Intervention de Michèle Ramis

Délégation aux droits des femmes et à l'égalité des chances entre les hommes et les femmes — Réunion du 29 octobre 2015 à 8h35
Audition de Mme Michèle Ramis ambassadrice chargée de la lutte contre la criminalité organisée sur les femmes victimes de la traite des êtres humains

Michèle Ramis, ambassadrice :

Le ministère du travail a contribué au Plan d'action national contre la traite des êtres humains, principalement pour tout ce qui concerne l'esclavage domestique et l'exploitation par le travail, mais nous n'avons pas avec cette administration de partenariat particulier. De mon côté, je travaille surtout avec la MIPROF, qui assure la coordination du travail de l'ensemble des administrations compétentes.

J'ai évoqué la porosité entre les flux de réfugiés et la traite d'êtres humains. Les trajets effectués par les réfugiés peuvent être très longs : un migrant parti d'Érythrée peut mettre deux ans pour arriver jusqu'aux Pays-Bas... Ce fait augmente le risque que ces personnes soient détournées en chemin par les réseaux de traite, ne serait-ce que pour pouvoir payer le reste du voyage. Les femmes et les enfants sont, bien sûr, particulièrement exposés. Les services répressifs français en sont conscients et nous nous efforçons d'y sensibiliser nos partenaires notamment africains dans la perspective du sommet sur les migrations de La Valette, en novembre prochain qui traitera de ces deux formes de trafics. Concernant les mariages forcés, un programme de formation a en effet été mis en place en 2012 et les consuls informés des risques. Je n'ai pas de statistiques concernant les tendances observées mais je me propose de demander à la Direction des Français de l'étranger des éléments sur ce point et de les faire parvenir à la Délégation.
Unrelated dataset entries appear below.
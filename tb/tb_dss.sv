// tb_dss: exercises the four routes of the Data Stream Switch:
// host -> backplane, host -> shared memory (at a base address),
// shared memory -> host (count words from a base) and backplane -> host.
module tb_dss;
  import hs_pkg::*;
  logic clk = 0, rst_n = 0;
  always #5 clk = ~clk;
  int checks = 0, failures = 0;

  logic    in_to_mem, out_from_mem, wr_start, rd_start, busy;
  addr_t   wr_base, rd_base, rd_count;
  data_t   host_in_data, host_out_data, bp_out_data, bp_in_data;
  logic    host_in_valid, host_in_ready, host_out_valid, host_out_ready;
  logic    bp_out_valid, bp_out_ready, bp_in_valid, bp_in_ready;
  mm_req_t mm_req;
  mm_rsp_t mm_rsp;

  dss #(.MAX_BURST(16), .BUF_DEPTH(32)) dut (.*);
  mm_mem_model #(.WORDS(8192), .LAT(2), .STALL(1)) mem (.clk, .rst_n, .req(mm_req), .rsp(mm_rsp));

  int hin_n, hin_max, bpo_n, hout_n, bpi_n, bpi_max, mode;
  logic hin_x, bpo_x, hout_x, bpi_x;

  task automatic check(input bit cond, input string msg);
    checks++;
    if (!cond) begin failures++; $display("FAIL: %s", msg); end
  endtask

  initial begin
    #2ms; failures++; $display("TB_RESULT checks=%0d failures=%0d", checks, failures); $finish;
  end

  always @(negedge clk) begin
    #2;
    hin_x  = host_in_valid && host_in_ready;
    bpo_x  = bp_out_valid && bp_out_ready;
    hout_x = host_out_valid && host_out_ready;
    bpi_x  = bp_in_valid && bp_in_ready;
    if (bpo_x) check(bp_out_data === 16'(hin_n + 100), "host -> backplane word");
    if (hout_x) begin
      if (mode === 2) check(host_out_data === 16'(hout_n + 100), "shared memory -> host word");
      else           check(host_out_data === 16'(hout_n * 3), "backplane -> host word");
    end
  end
  always @(posedge clk) begin
    if (hin_x)  hin_n  <= hin_n + 1;
    if (hout_x) hout_n <= hout_n + 1;
    if (bpi_x)  bpi_n  <= bpi_n + 1;
  end
  always @(negedge clk) begin
    host_in_valid  = rst_n && hin_n < hin_max && ($urandom_range(0, 3) != 0);
    host_in_data   = 16'(hin_n + 100);
    bp_out_ready   = ($urandom_range(0, 2) != 0);
    host_out_ready = ($urandom_range(0, 2) != 0);
    bp_in_valid    = rst_n && bpi_n < bpi_max && ($urandom_range(0, 2) != 0);
    bp_in_data     = 16'(bpi_n * 3);
  end

  initial begin
    in_to_mem = 0; out_from_mem = 0; wr_start = 0; rd_start = 0;
    wr_base = 0; rd_base = 0; rd_count = 0;
    hin_n = 0; hin_max = 0; hout_n = 0; bpi_n = 0; bpi_max = 0; mode = 0;
    hin_x = 0; bpo_x = 0; hout_x = 0; bpi_x = 0;
    repeat (3) @(posedge clk); rst_n = 1;
    // 1) host -> backplane, 50 words
    mode = 1; hin_max = 50;
    wait (hin_n == 50); repeat (3) @(negedge clk);
    // 2) host -> shared memory at 3000, 70 words
    @(negedge clk); in_to_mem = 1; wr_base = 3000; wr_start = 1; hin_n = 0; hin_max = 70;
    @(negedge clk); wr_start = 0;
    wait (hin_n == 70); repeat (10) @(negedge clk); wait (!busy); repeat (2) @(negedge clk);
    for (int i = 0; i < 70; i++) check(mem.mem[3000 + i] === 16'(i + 100), $sformatf("memory word %0d", i));
    // 3) shared memory -> host, the same 70 words
    @(negedge clk); mode = 2; out_from_mem = 1; rd_base = 3000; rd_count = 70; rd_start = 1; hout_n = 0;
    @(negedge clk); rd_start = 0;
    wait (hout_n == 70); repeat (5) @(negedge clk);
    check(!busy, "read finished");
    // 4) backplane -> host, 40 words
    @(negedge clk); mode = 3; out_from_mem = 0; hout_n = 0; bpi_max = 40;
    wait (hout_n == 40); repeat (3) @(negedge clk);
    check(bpi_n === 40, "backplane words all taken");
    $display("TB_RESULT checks=%0d failures=%0d", checks, failures);
    $finish;
  end
endmodule
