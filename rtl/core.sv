// core: one Core of the engine, without its Processing Element.
//
// A Core pairs a PE with the data-management units that feed it: a read
// DFC generating the addresses of the PE's input stream, a write DFC
// generating the addresses of its output stream, and the Bus Master
// Controller that turns both into shared-memory bursts. The PE itself is
// application specific and sits outside this module; it sees only streams
// (pe_in_* it consumes, pe_out_* it produces) and never the addresses.
//
// Host access: imem_we/imem_sel/imem_waddr/imem_wdata load the program of
// the read DFC (imem_sel = 0) or the write DFC (imem_sel = 1);
// start_rd / start_wr run them. busy is high while either DFC is active
// or the BMC still holds data.
module core
  import hs_pkg::*;
#(
  parameter int unsigned N_LOOPS    = 3,
  parameter int unsigned IMEM_DEPTH = 1024,
  parameter int unsigned IMEM_AW    = $clog2(IMEM_DEPTH),
  parameter int unsigned MAX_BURST  = 16,
  parameter int unsigned BUF_DEPTH  = 32
) (
  input  logic               clk,
  input  logic               rst_n,
  input  logic               imem_we,
  input  logic               imem_sel,
  input  logic [IMEM_AW-1:0] imem_waddr,
  input  logic [31:0]        imem_wdata,
  input  logic               start_rd,
  input  logic               start_wr,
  output logic               busy,
  // PE streams
  output data_t              pe_in_data,
  output logic               pe_in_valid,
  input  logic               pe_in_ready,
  input  data_t              pe_out_data,
  input  logic               pe_out_valid,
  output logic               pe_out_ready,
  // shared-memory master port
  output mm_req_t            mm_req,
  input  mm_rsp_t            mm_rsp
);
  addr_t ra, wa;
  logic  rav, rar, wav, war, rbusy, wbusy, bidle;

  dfc #(.N_LOOPS(N_LOOPS), .ADDR_W(HS_ADDR_W), .IMEM_DEPTH(IMEM_DEPTH), .IMEM_AW(IMEM_AW)) u_rdfc (
    .clk, .rst_n,
    .imem_we(imem_we && !imem_sel), .imem_waddr, .imem_wdata,
    .start(start_rd), .busy(rbusy),
    .addr_o(ra), .addr_valid(rav), .addr_ready(rar)
  );

  dfc #(.N_LOOPS(N_LOOPS), .ADDR_W(HS_ADDR_W), .IMEM_DEPTH(IMEM_DEPTH), .IMEM_AW(IMEM_AW)) u_wdfc (
    .clk, .rst_n,
    .imem_we(imem_we && imem_sel), .imem_waddr, .imem_wdata,
    .start(start_wr), .busy(wbusy),
    .addr_o(wa), .addr_valid(wav), .addr_ready(war)
  );

  bmc #(.MAX_BURST(MAX_BURST), .BUF_DEPTH(BUF_DEPTH)) u_bmc (
    .clk, .rst_n,
    .rd_addr(ra), .rd_addr_valid(rav), .rd_addr_ready(rar),
    .rd_data(pe_in_data), .rd_data_valid(pe_in_valid), .rd_data_ready(pe_in_ready),
    .wr_addr(wa), .wr_addr_valid(wav), .wr_addr_ready(war),
    .wr_data(pe_out_data), .wr_data_valid(pe_out_valid), .wr_data_ready(pe_out_ready),
    .mm_req, .mm_rsp, .idle(bidle)
  );

  assign busy = rbusy || wbusy || !bidle;
endmodule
Les campagnes de sensibilisation, à mon sens très importantes, sont prévues par le plan national. Le grand public doit absolument prendre conscience de la réalité de la traite : des personnes travaillant comme employés de maison peuvent en fait, sous nos yeux, être victimes d'esclavage domestique. Il faut ensuite sensibiliser les publics à risque et cibler l'information sur les collèges et lycées. Cela existe pour les fonctionnaires français et pour les militaires en poste à l'étranger. Cette sensibilisation a également été élargie aux fédérations d'employeurs. Agir dès l'école est crucial, d'autant que les enfants peuvent être témoins de cas de traite. Il faut combattre l'acceptation sociale et culturelle de la traite, que ce soit dans les pays d'origine ou de transit ou dans les pays de destination, où ce phénomène pâtit souvent d'une certaine invisibilité.

Le terme de « traite » est désuet : on en conclut à tort que le phénomène lui-même a disparu ! Ce problème de vocabulaire nuit à l'efficacité du message d'alerte et de prévention. Beaucoup a été fait, certes, mais beaucoup reste à faire en matière de lutte contre la traite.

Il est très important de mobiliser plus efficacement les leviers européens : il faut que le problème de la traite intra-européenne soit résolu par l'Union européenne, en particulier l'exploitation sexuelle et l'exploitation des mineurs. Celle-ci doit mettre en place la plate-forme et les mécanismes d'identification des victimes que j'ai évoqués.

La traite au départ des Balkans constitue un trouble à l'ordre public et une violation des droits de l'homme. Sous nos yeux, des femmes et des enfants en sont victimes.

Le dilemme entre la protection des données et de la vie personnelle et la protection des victimes est connu : ces dernières peuvent craindre que les données recueillies soient utilisées à d'autres fins. Peut-être pourriez-vous nous aider à porter ces questions au niveau européen.